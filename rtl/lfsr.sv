// lfsr - 8-stage Fibonacci linear feedback shift register, the plain test
// pattern generator of the BIST designs.
//
// The stages form one shift chain: every clock, stage k+1 takes the value of
// stage k and stage 1 takes the XOR of the tapped stages. The default taps
// are stage 1 and stage 8, as drawn for the 8-bit generator; with them the
// register walks a cycle of 63 non-zero states from the default seed. TAPS
// may be set to a primitive polynomial for a 255-state sequence.
//
// Interface: clk, rst (synchronous, active high, loads SEED) and the
// parallel pattern temp[7:0] (temp[0] = stage 1 ... temp[7] = stage 8).
// Timing: one new pattern per clock; temp equals SEED in the cycle after
// reset is released.
module lfsr
  import bist_pkg::*;
#(
  parameter int unsigned       W    = DATA_W,
  parameter logic [W-1:0]      TAPS = LFSR_TAPS,
  parameter logic [W-1:0]      SEED = LFSR_SEED
) (
  input  logic         clk,
  input  logic         rst,
  output logic [W-1:0] temp
);

  logic [W-1:0] state;
  logic         feedback;

  assign feedback = ^(state & TAPS);

  always_ff @(posedge clk) begin
    if (rst) state <= SEED;
    else     state <= {state[W-2:0], feedback};
  end

  assign temp = state;

endmodule
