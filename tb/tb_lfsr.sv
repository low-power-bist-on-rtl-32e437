// tb_lfsr - self-checking test of the 8-stage LFSR.
//
// A reference register, written here from the shift-and-feedback rule,
// predicts every state. The test checks the reset value, 300 consecutive
// states, that no state is zero and that the default taps give a cycle of
// exactly 63 clocks. A watchdog ends the run if it hangs.
module tb_lfsr;
  logic       clk = 1'b0;
  logic       rst;
  logic [7:0] temp;
  int checks = 0, failures = 0;

  lfsr dut (.clk(clk), .rst(rst), .temp(temp));

  always #5 clk = ~clk;

  task automatic check(input bit ok, input string what);
    checks++;
    if (!ok) begin
      failures++;
      $display("FAIL: %s", what);
    end
  endtask

  initial begin
    repeat (5000) @(posedge clk);
    failures++;
    $display("FAIL: watchdog");
    $display("TB_RESULT checks=%0d failures=%0d", checks, failures);
    $finish;
  end

  initial begin
    logic [7:0] ref_s;
    int period;
    rst = 1'b1;
    repeat (3) @(posedge clk);
    @(negedge clk) rst = 1'b0;
    ref_s = 8'h01;
    check(temp == ref_s, "reset value");
    period = 0;
    for (int i = 1; i <= 300; i++) begin
      @(negedge clk);
      ref_s = {ref_s[6:0], ref_s[0] ^ ref_s[7]};
      check(temp == ref_s, $sformatf("state %0d: got %02h want %02h", i, temp, ref_s));
      check(temp != 8'h00, "zero state");
      if (period == 0 && temp == 8'h01) period = i;
    end
    check(period == 63, $sformatf("period %0d, want 63", period));
    // A second reset restarts the sequence.
    rst = 1'b1;
    @(negedge clk) rst = 1'b0;
    check(temp == 8'h01, "second reset");
    $display("TB_RESULT checks=%0d failures=%0d", checks, failures);
    $finish;
  end
endmodule
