// lp_lfsr - low-power LFSR: an 8-stage LFSR followed by a row of 2:1
// multiplexers that swap neighbouring bits of the pattern.
//
// The select line of all multiplexers is the last stage of the LFSR (stage 8,
// state[7]). When it is 1 the bit pairs (6,5), (4,3) and (2,1) of the pattern
// are swapped; when it is 0 the pattern is the LFSR state unchanged. Stage 8
// (the select bit) and stage 1 pass straight through, so the select value
// can be recovered from the pattern. The swapped patterns lie between the
// plain LFSR patterns and spread the switching over the test. Which pairs are
// swapped is this design's choice; the select by the last bit follows the
// description of the generator.
//
// Interface: clk, rst (synchronous, active high), seed[7:0] loaded into the
// LFSR on reset (a zero seed is replaced by 1, since an all-zero XOR LFSR
// never leaves zero), pattern[7:0] out, and lfsr_state[7:0] for observation.
// Timing: one pattern per clock, as the plain LFSR.
module lp_lfsr
  import bist_pkg::*;
#(
  parameter int unsigned  W    = DATA_W,
  parameter logic [W-1:0] TAPS = LFSR_TAPS
) (
  input  logic         clk,
  input  logic         rst,
  input  logic [W-1:0] seed,
  output logic [W-1:0] pattern,
  output logic [W-1:0] lfsr_state
);

  logic [W-1:0] state;
  logic         sel;

  always_ff @(posedge clk) begin
    if (rst) state <= (seed == '0) ? W'(1) : seed;
    else     state <= {state[W-2:0], ^(state & TAPS)};
  end

  assign sel = state[W-1];

  // Swap multiplexers on pairs (2k+2, 2k+1); the end bits pass through.
  always_comb begin
    pattern = state;
    if (sel) begin
      for (int k = 1; k + 1 < W; k += 2) begin
        pattern[k]   = state[k+1];
        pattern[k+1] = state[k];
      end
    end
  end

  assign lfsr_state = state;

endmodule
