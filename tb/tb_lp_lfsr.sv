// tb_lp_lfsr - self-checking test of the low-power (bit-swapping) LFSR.
//
// For several seeds, including zero, a reference LFSR and the swap rule
// (pairs (6,5), (4,3), (2,1) exchanged when stage 8 is 1) predict the state
// and the pattern of 200 clocks. The test also checks that both swapped and
// unswapped patterns occur.
module tb_lp_lfsr;
  logic       clk = 1'b0;
  logic       rst;
  logic [7:0] seed, pattern, lfsr_state;
  int checks = 0, failures = 0;
  int swapped = 0, plain = 0;

  lp_lfsr dut (.clk(clk), .rst(rst), .seed(seed), .pattern(pattern), .lfsr_state(lfsr_state));

  always #5 clk = ~clk;

  task automatic check(input bit ok, input string what);
    checks++;
    if (!ok) begin
      failures++;
      $display("FAIL: %s", what);
    end
  endtask

  function automatic logic [7:0] expect_pattern(input logic [7:0] s);
    if (!s[7]) return s;
    return {s[7], s[5], s[6], s[3], s[4], s[1], s[2], s[0]};
  endfunction

  initial begin
    repeat (20000) @(posedge clk);
    failures++;
    $display("FAIL: watchdog");
    $display("TB_RESULT checks=%0d failures=%0d", checks, failures);
    $finish;
  end

  initial begin
    logic [7:0] seeds [5] = '{8'h01, 8'hA5, 8'h00, 8'hFF, 8'h3C};
    logic [7:0] ref_s;
    foreach (seeds[k]) begin
      @(negedge clk);
      rst  = 1'b1;
      seed = seeds[k];
      @(negedge clk);
      rst  = 1'b0;
      seed = ~seeds[k];   // the seed only matters during reset
      ref_s = (seeds[k] == 8'h00) ? 8'h01 : seeds[k];
      for (int i = 0; i < 200; i++) begin
        check(lfsr_state == ref_s, $sformatf("seed %02h step %0d state %02h want %02h", seeds[k], i, lfsr_state, ref_s));
        check(pattern == expect_pattern(ref_s), $sformatf("seed %02h step %0d pattern %02h want %02h", seeds[k], i, pattern, expect_pattern(ref_s)));
        if (ref_s[7] && pattern != ref_s) swapped++;
        if (!ref_s[7]) plain++;
        @(negedge clk);
        ref_s = {ref_s[6:0], ref_s[0] ^ ref_s[7]};
      end
    end
    check(swapped > 0, "no swapped pattern seen");
    check(plain > 0, "no plain pattern seen");
    $display("swapped=%0d plain=%0d", swapped, plain);
    $display("TB_RESULT checks=%0d failures=%0d", checks, failures);
    $finish;
  end
endmodule
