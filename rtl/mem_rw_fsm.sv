// mem_rw_fsm - read/write controller between a user port and an
// asynchronous memory with active-low output-enable and write-enable.
//
// The controller waits in idle with ready = 1. When mem = 1 it registers the
// address; rw = 1 starts a read, rw = 0 a write (the write data are
// registered as well). A read spends two cycles, r1 and r2, with oe_n = 0,
// and captures the memory data bus at the end of r2 into data_s2f_r. A write
// spends w1 with we_n = 0 and tri_n = 0 (the controller drives the data
// bus) and w2 with only tri_n = 0, so the data stay on the bus one cycle
// after the write strobe ends. Both then return to idle. States, register
// transfers and strobes are those of the read/write flow chart; the widths,
// the inactive (high) strobe levels outside their states and the split of
// the bidirectional data bus into dio_in and dio_out are this design's
// choices.
//
// Interface: user side clk, rst (synchronous, active high), mem, rw,
// addr[5:0], data_f2s[7:0] in; ready, data_s2f_r[7:0] out. Memory side
// ad[5:0], we_n, oe_n, tri_n, dio_out[7:0] out (driven on the bus while
// tri_n = 0) and dio_in[7:0] in.
// Assertions check the bus rules (no write strobe together with output
// enable, bus driven during the write strobe, one-cycle write strobe).
// Timing: a read takes 3 cycles from the request in idle to ready again, and
// data_s2f_r holds the word from the cycle ready returns; a write takes 3.
module mem_rw_fsm
  import bist_pkg::*;
#(
  parameter int unsigned AW = ADDR_W,
  parameter int unsigned DW = DATA_W
) (
  input  logic          clk,
  input  logic          rst,
  input  logic          mem,
  input  logic          rw,
  input  logic [AW-1:0] addr,
  input  logic [DW-1:0] data_f2s,
  output logic          ready,
  output logic [DW-1:0] data_s2f_r,
  output logic [AW-1:0] ad,
  output logic          we_n,
  output logic          oe_n,
  output logic          tri_n,
  output logic [DW-1:0] dio_out,
  input  logic [DW-1:0] dio_in
);

  rw_state_e     state, state_next;
  logic [AW-1:0] addr_reg;
  logic [DW-1:0] data_f2s_reg, data_s2f_reg;

  always_ff @(posedge clk) begin
    if (rst) begin
      state        <= RW_IDLE;
      addr_reg     <= '0;
      data_f2s_reg <= '0;
      data_s2f_reg <= '0;
    end else begin
      state <= state_next;
      if (state == RW_IDLE && mem) begin
        addr_reg <= addr;
        if (!rw) data_f2s_reg <= data_f2s;
      end
      if (state == RW_R2) data_s2f_reg <= dio_in;
    end
  end

  always_comb begin
    state_next = state;
    unique case (state)
      RW_IDLE: if (mem) state_next = rw ? RW_R1 : RW_W1;
      RW_R1:   state_next = RW_R2;
      RW_R2:   state_next = RW_IDLE;
      RW_W1:   state_next = RW_W2;
      RW_W2:   state_next = RW_IDLE;
      default: state_next = RW_IDLE;
    endcase
  end

  assign ready      = (state == RW_IDLE);
  assign oe_n       = !(state == RW_R1 || state == RW_R2);
  assign we_n       = !(state == RW_W1);
  assign tri_n      = !(state == RW_W1 || state == RW_W2);
  assign ad         = addr_reg;
  assign dio_out    = data_f2s_reg;
  assign data_s2f_r = data_s2f_reg;

  // Bus rules: never write and read the memory at once, and drive the data
  // bus whenever the write strobe is active.
  a_no_we_with_oe: assert property (@(posedge clk) disable iff (rst) !(!we_n && !oe_n));
  a_we_drives_bus: assert property (@(posedge clk) disable iff (rst) !we_n |-> !tri_n);
  // A write strobe lasts exactly one cycle.
  a_we_one_cycle:  assert property (@(posedge clk) disable iff (rst) !we_n |=> we_n);

endmodule
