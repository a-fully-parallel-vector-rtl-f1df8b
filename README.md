# Fully parallel vector-quantization encoder

Vector quantization (VQ) compresses a picture by cutting it into 4x4-pixel
blocks and replacing each block by the number of the most similar pattern in
a fixed codebook. With a 2048-pattern codebook, 16 bytes of luminance become
an 11-bit code. Decoding is trivial (paste the pattern back); encoding is the
expensive part, because every block must be compared with every pattern.

This RTL is an encoder that does the whole comparison in parallel. Each
16-element input vector `X` is compared with all templates `T_j` by the
Manhattan distance

    d_j = sum over i = 1..16 of |t(i,j) - x(i)|

and the code `j` of the smallest `d_j` comes out. A chip holds 256 templates;
eight chips, one master and seven slaves, form a module that searches 2048
templates. A new vector is accepted every 19 clock cycles: at 17 MHz that is
1.1 us per vector, enough for a 640x480 colour frame (4:1:1 sampling, 28 800
vectors) in 32.2 ms.

The interesting part is how the minimum over 2048 distances is found without
ever comparing two numbers with a magnitude comparator. The design sends
every distance through a bit-serial winner-take-all tree, described below.

## Two pipeline segments of 19 cycles

Each chip runs a two-stage pipeline. Both stages take 19 cycles and work on
consecutive vectors at the same time.

**Distance segment.** Every cycle, one element of the input vector is read
from the input FIFO. The same element of all 64 templates of a matching block
is read from that block's SRAM in one access. All 256 distance cells of the
chip work in lock step: in 16 element cycles each one accumulates its
template's distance. Three more cycles cover clearing the accumulators, the
memory read latency and the register between the subtractor and the
accumulator.

**Competition segment.** At the end of the distance segment all distances are
copied into 12-bit parallel-to-serial registers. This frees the accumulators
for the next vector. During the next segment the distances leave those
registers one bit per cycle, MSB first, and the three competition stages find
the winner.

The phase schedule inside a segment (`vq_pkg`, `vq_sequencer`):

| phase | distance segment (vector n+1) | competition segment (vector n) |
|-------|-------------------------------|--------------------------------|
| 0     | clear accumulators, read element 0 | bit 11 through stages 1-2 |
| 1-15  | read elements 1-15; subtract from phase 1 | bits 10..0 through stages 1-2 (to phase 11); stage 3 one phase behind |
| 12    | | stage 3 compares the last bit |
| 13    | | write the code into the output FIFO (master) |
| 15    | release the vector in the input FIFO | |
| 16-17 | last subtract / last accumulate | |
| 18    | load the P/S registers, preset all WTA flags | |

A lone vector on an idle module gives a valid code 34 cycles after its last
input word is written. A steady stream gives one code every 19 cycles.

## The distance cell (`vq_ava_cell`)

The cell forms `t - x` with an 8-bit adder: `x` is inverted and a carry-in
of 1 is added. The carry out tells the sign: 1 means `t >= x`. When the result
is negative, XOR gates invert the sum. The cell registers the XOR output and
the sign, and the sign becomes the carry-in of the 12-bit accumulator adder.
That carry-in supplies the "+1" of the two's complement, so
`|t - x| = (~sum) + 1` is formed without a second 8-bit adder. The largest
distance, 16 x 255 = 4080, fits in 12 bits.

## Bit-serial winner-take-all (`vq_wta`)

Each of the N inputs has a flag register, set to 1 before a competition. In
each cycle the next distance bit of every input arrives, most significant
bit first:

* `passed_i = bit_i OR NOT flag_i`. An input that has already lost always
  shows 1, so it cannot pull the minimum down.
* `min = AND of all passed_i`. This is the bit of the smallest remaining
  distance: it is 0 as soon as any candidate has a 0 here.
* A candidate whose passed bit differs from `min` (it has 1 where the
  minimum has 0) loses its flag: `flag_i <= flag_i AND (passed_i == min)`.

After 12 cycles only the inputs equal to the minimum keep their flag. The
stream of `min` bits over the 12 cycles is the minimum distance itself, MSB
first. That is what makes the hierarchy work: the `min` output of a 64-input
block WTA is a new bit-serial distance and can feed the next WTA stage in the
same cycle.

* Stage 1: 64 inputs in every matching block (64 templates -> block minimum).
* Stage 2: 4 inputs on every chip (4 block minima -> chip minimum).
* Stage 3: 8 inputs in the master chip (8 chip minima -> global minimum).

The chip minimum is registered at the chip boundary (`dist_bit_o`), so stage
3 runs one cycle behind stages 1 and 2. Stages 1 and 2 keep their flags
after the last bit, so the chip can still say which block and template won.

Keeping the old flag in the update (`flag AND ...`) matters. A comparator
alone would set the flag of a losing input back to 1 in any cycle where the
minimum bit is 1. The testbench `tb_vq_wta` catches exactly that.

## Winner observer and ties (`vq_winner_observer`)

After a competition several flags can remain if distances tie. The observer
keeps only the lowest-numbered flag: every position is blocked by any set
flag below it. It then encodes that position. Applied at every stage, this
makes the final code the lowest code among all templates at the minimum
distance. The testbenches use that rule in their reference search.

## Chips, master and module (`vq_chip`, `vq_chip_module`)

Every chip is the same design. The `master` pin enables the third WTA stage
and the output FIFO. Each chip drives:

* `dist_bit_o`: its chip-minimum bit stream;
* `local_code_o`: its 8-bit winner `{block[1:0], template[5:0]}`.

The master takes all eight streams and codes back in (`chip_bits_i`,
`chip_codes_i`). It picks the winning chip with its stage-3 WTA and observer
and stores `{chip[2:0], block, template}` in the output FIFO. Chip 0 is the
master in `vq_chip_module`.

Input vectors are broadcast to all chips. All chips see the same FIFO writes
and the same reset, so their sequencers stay in lock step without any
handshake between them. Back-pressure follows the same idea: the master's
"output FIFO full" (`hold_o`) goes to every chip's `hold_i`, and no chip
starts a segment while it is high. A result already in the P/S registers
waits there until the hold is released.

## Memories

* `vq_input_fifo`: 128 words x 32 bits with one write port and one read
  port, so 64 vectors. A vector is written as four words; element `4k+b` is
  byte `b` of word `k`. The compute side reads the head vector one byte per
  cycle. The sequencer starts by itself once a whole vector is stored.
* `vq_template_sram`: 64 templates x 16 elements x 8 bits per matching block
  (8 Kbit, 32 Kbit per chip). It is organised as 16 words of 64 bytes, so one
  read gives the same element of all templates. It is written one byte at a
  time.
* `vq_output_fifo`: 64 codes of 11 bits (master only), show-ahead.

All three memories are plain synthesizable arrays, not process SRAM macros.

## Interface of the module

| port | dir | width | use |
|------|-----|-------|-----|
| `clk`, `rst` | in | 1 | clock, synchronous active-high reset |
| `tmpl_we`, `tmpl_addr`, `tmpl_data` | in | 1, 15, 8 | codebook download, one element per write; `tmpl_addr = {chip, block, template, element}` |
| `in_wr`, `in_data`, `in_full` | in/in/out | 1, 32, 1 | input vector as four words; do not write while `in_full` |
| `out_valid`, `out_code`, `out_rd` | out/out/in | 1, 11, 1 | winner codes; `out_rd` pops the code shown |

Load the codebook before sending vectors. A download during operation is not
blocked, and the running search would see partly new templates.

## What follows the original chip and what is this design's own

Taken from the original: 16 elements of 8 bits per vector, 12-bit
accumulators, 19-cycle segments in a two-stage pipeline, 64 templates per
matching block, four blocks per chip, eight chips in a master-slave
arrangement with a three-stage bit-serial WTA, the OR/AND structure of the
WTA, the adder-with-inverted-input plus XOR absolute value, a 12-bit
parallel-to-serial register between the segments, lowest-code tie
resolution, a 32-bit x 128-word input FIFO, 32-bit input transfers, and
element-by-element codebook download.

Chosen here because the original does not give it:

* the phase schedule inside the 19 cycles;
* the byte order of input words;
* one-cycle memory latency;
* the flag update `flag AND (passed == min)`;
* local codes sent to the master on dedicated pins, and a register on the
  chip-minimum output;
* the hold/back-pressure scheme and the output FIFO depth (64);
* the codebook address layout;
* synchronous reset.

Not built: the board around the module (host PC on PCI, capture buffers, the
external codebook memory) and the separate motion-detection chip. Electrical
figures (17 MHz at 3.3 V, 33 MHz at 5 V, power, area) belong to the silicon
and are not modelled.

## Verification

Every module has a self-checking testbench in `tb/`. Each one compares
against values computed in the testbench and prints
`TB_RESULT checks=N failures=M`.

* `tb_vq_ava_cell`, `tb_vq_ps_converter`, `tb_vq_wta` (64 and 8 inputs,
  with ties), `tb_vq_winner_observer` (exhaustive for 8 inputs),
  `tb_vq_input_fifo`, `tb_vq_output_fifo` and `tb_vq_template_sram` test
  the building blocks.
* `tb_vq_sequencer` checks the phase of every strobe, pops exactly 19 cycles
  apart, the 17-cycle pop-to-result distance, that no segment starts under
  hold, and one result per vector.
* `tb_vq_matching_block` runs the real sequencer and one block. It checks the
  serial minimum and the code of 60 vectors.
* `tb_vq_chip` runs one chip as its own master with a 4-entry output FIFO,
  so hold occurs. It checks 120 codes, the 34-cycle latency and the 19-cycle
  throughput.
* `tb_vq_chip_module` runs the full-size module with default parameters:
  2048 templates and 160 vectors. It checks every code against a search
  over all templates. It requires each of these to happen at least once:
  a lone vector with a 34-cycle latency, a restart after idle, results 19
  cycles apart, input FIFO full, output FIFO full holding all chips, ties
  inside a block, ties between blocks and ties between chips, and every chip
  winning at least once.
* `tb_vq_frame_encode` is the real-time workload. It builds a synthetic
  640x480 picture in 4:1:1 format (28 800 vectors) and a codebook of blocks
  taken from that picture, then encodes the whole frame with the full-size
  module. It checks every code. The frame takes 547 222 cycles from the
  first input word to the last code: 19 cycles per vector, 32.2 ms at
  17 MHz, inside the 33 ms frame budget. It then reloads the codebook as a
  1024-template and a 512-template book and encodes 2400 vectors with each.
  This run takes about 15 seconds after compilation.

The simulator used is two-state, so the testbenches reset or initialise
everything they read. Random stimulus uses `$urandom`. To run one, for
example the full module:

    verilator --binary --timing --assert -Irtl -y rtl -y tb +libext+.sv \
        --top-module tb_vq_chip_module rtl/vq_pkg.sv tb/tb_vq_chip_module.sv
    ./obj_dir/Vtb_vq_chip_module

The full-size module test builds in a few seconds and runs in under one.

## Changing sizes

`N_TMPL`, `N_BLOCKS` and `N_CHIPS` are parameters of `vq_chip`.
`vq_chip_module` takes `N_CHIPS`; the code width follows from these. For a
smaller codebook, either build fewer chips or fill the spare slots with
copies of real templates at higher codes: a copy then ties with its original
and loses the tie. The timing constants live in `vq_pkg`. A different
element count needs `N_ELEMS`, the `PH_*` phases and `SEG_CYCLES` changed
together, and `DIST_W` must hold `N_ELEMS x 255`.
--------------------------------------------------
**Directions for this task**. Please copy, exactly as written, every line in the listing above from the line with "each cycle the" up to and including the line with "after the last".

**Expected answer**.
each cycle the next distance bit of every input arrives, most significant
bit first:

* `passed_i = bit_i OR NOT flag_i`. An input that has already lost always
  shows 1, so it cannot pull the minimum down.
* `min = AND of all passed_i`. This is the bit of the smallest remaining
  distance: it is 0 as soon as any candidate has a 0 here.
* A candidate whose passed bit differs from `min` (it has 1 where the
  minimum has 0) loses its flag: `flag_i <= flag_i AND (passed_i == min)`.

After 12 cycles only the inputs equal to the minimum keep their flag. The
stream of `min` bits over the 12 cycles is the minimum distance itself, MSB
first. That is what makes the hierarchy work: the `min` output of a 64-input
block WTA is a new bit-serial distance and can feed the next WTA stage in the
same cycle.

* Stage 1: 64 inputs in every matching block (64 templates -> block minimum).
* Stage 2: 4 inputs on every chip (4 block minima -> chip minimum).
* Stage 3: 8 inputs in the master chip (8 chip minima -> global minimum).

The chip minimum is registered at the chip boundary (`dist_bit_o`), so stage
3 runs one cycle behind stages 1 and 2. Stages 1 and 2 keep their flags
after the last bit, so the chip can still say which block and template won.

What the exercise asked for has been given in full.